Division of Cardiovascular Surgery, Department of Surgery, Taipei Veterans General Hospital, Taipei, Taiwan, ROC.
School of Medicine, National Yang-Ming University, Taipei, Taiwan, ROC.
J Chin Med Assoc. 2019 Sep;82(9):710-713. doi: 10.1097/JCMA.0000000000000156.
Endovascular repair with stent-graft is a treatment option for patient with common iliac artery aneurysm (CIAA). However, the preservation of the internal iliac artery (IIA) is a concern. The commercially available iliac branched device (IBD) requires a common iliac length of at least 5 cm, which is usually too long for Asian people. Here, we report our medium-term results of using tailor-made IBD for patients with short common iliac artery (CIA) with and without abdominal aortic aneurysm (AAA).

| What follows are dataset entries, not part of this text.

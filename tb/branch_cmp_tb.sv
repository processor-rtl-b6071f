// branch_cmp_tb: checks every branch condition on corner and random values
// against signed integer comparisons.
module branch_cmp_tb;
  import mips_pkg::*;
  br_e kind;
  logic [31:0] a, b;
  logic taken;
  int checks = 0, failures = 0;

  branch_cmp dut (.kind, .a, .b, .taken);

  function automatic bit ref_t(br_e k, int x, int z);
    case (k)
      BR_EQ:  return x == z;
      BR_NE:  return x != z;
      BR_LTZ: return x < 0;
      BR_GEZ: return x >= 0;
      BR_LEZ: return x <= 0;
      BR_GTZ: return x > 0;
      default: return 0;
    endcase
  endfunction

  initial begin
    int vals [5] = '{0, 1, -1, 32'h7fffffff, 32'h80000000};
    for (int k = 0; k <= int'(BR_GTZ); k++) begin
      for (int n = 0; n < 300; n++) begin
        kind = br_e'(k);
        if (n < 25) begin a = vals[n / 5]; b = vals[n % 5]; end
        else begin a = $urandom; b = (n % 3 == 0) ? a : $urandom; end
        #1;
        checks++;
        if (taken !== ref_t(kind, a, b)) begin
          failures++;
          $display("FAIL %s a=%h b=%h taken=%b", kind.name(), a, b, taken);
        end
      end
    end
    $display("TB_RESULT checks=%0d failures=%0d", checks, failures);
    $finish;
  end

  initial begin
    #100000;
    failures++;
    $display("watchdog expired");
    $display("TB_RESULT checks=%0d failures=%0d", checks, failures);
    $finish;
  end
endmodule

A selected iliac limb of the AAA stent-graft was unloaded from the delivery system. A 6-mm fenestration hole was made at the length of the CIA from the proximal end. The edge of the hole was reinforced with the soft and radiopaque tip of a 0.014´´ wire. Then, the iliac limb was reloaded into the introduced sheath as the tailor-made IBD. It was inserted from the selected side of the femoral artery and deployed. The ipsilateral IIA was cannulated through the fenestration hole. Then, a balloon-expandable or self-expandable covered stent with an appropriate size was deployed as the bridging stent-graft.
Between March 2013 and March 2017, a total of 10 patients received the tailor-made IBDs. One patient died of systemic thromboembolism 2 days after the operation. The bridging stent-grafts remained patent in all patients, except one occluded at 1 year after operation.
A tailor-made IBD is an easy-to-apply, alternative option for preserving the IIA perfusion in short CIAA patients with and without AAA.
带支架移植物的血管内修复是治疗髂总动脉瘤(CIAA)患者的一种治疗选择。然而,内髂动脉(IIA)的保留是一个关注点。市售的髂支分叉装置(IBD)需要至少 5cm 的髂总长度,这对亚洲人来说通常太长。在这里,我们报告了使用定制 IBD 治疗短髂总动脉(CIA)伴或不伴腹主动脉瘤(AAA)患者的中期结果。
从输送系统上卸下 AAA 支架移植物的选定髂支。在 CIA 从近端的长度处制作一个 6mm 的开窗孔。用 0.014´´ 线的柔软且不透射线的尖端加固孔的边缘。然后,将髂支重新装入引入的鞘管中作为定制的 IBD。它从选定的股动脉侧插入并展开。同侧 IIA 通过开窗孔进行插管。然后,部署一个合适尺寸的球囊扩张或自扩张覆膜支架作为桥接支架移植物。
2013 年 3 月至 2017 年 3 月,共有 10 例患者接受了定制的 IBD。1 例患者术后 2 天死于全身血栓栓塞。除 1 例患者在术后 1 年闭塞外,所有患者的桥接支架移植物均保持通畅。
定制的 IBD 是一种易于应用的替代方案,可用于保留伴或不伴 AAA 的短 CIA 患者的 IIA 灌注。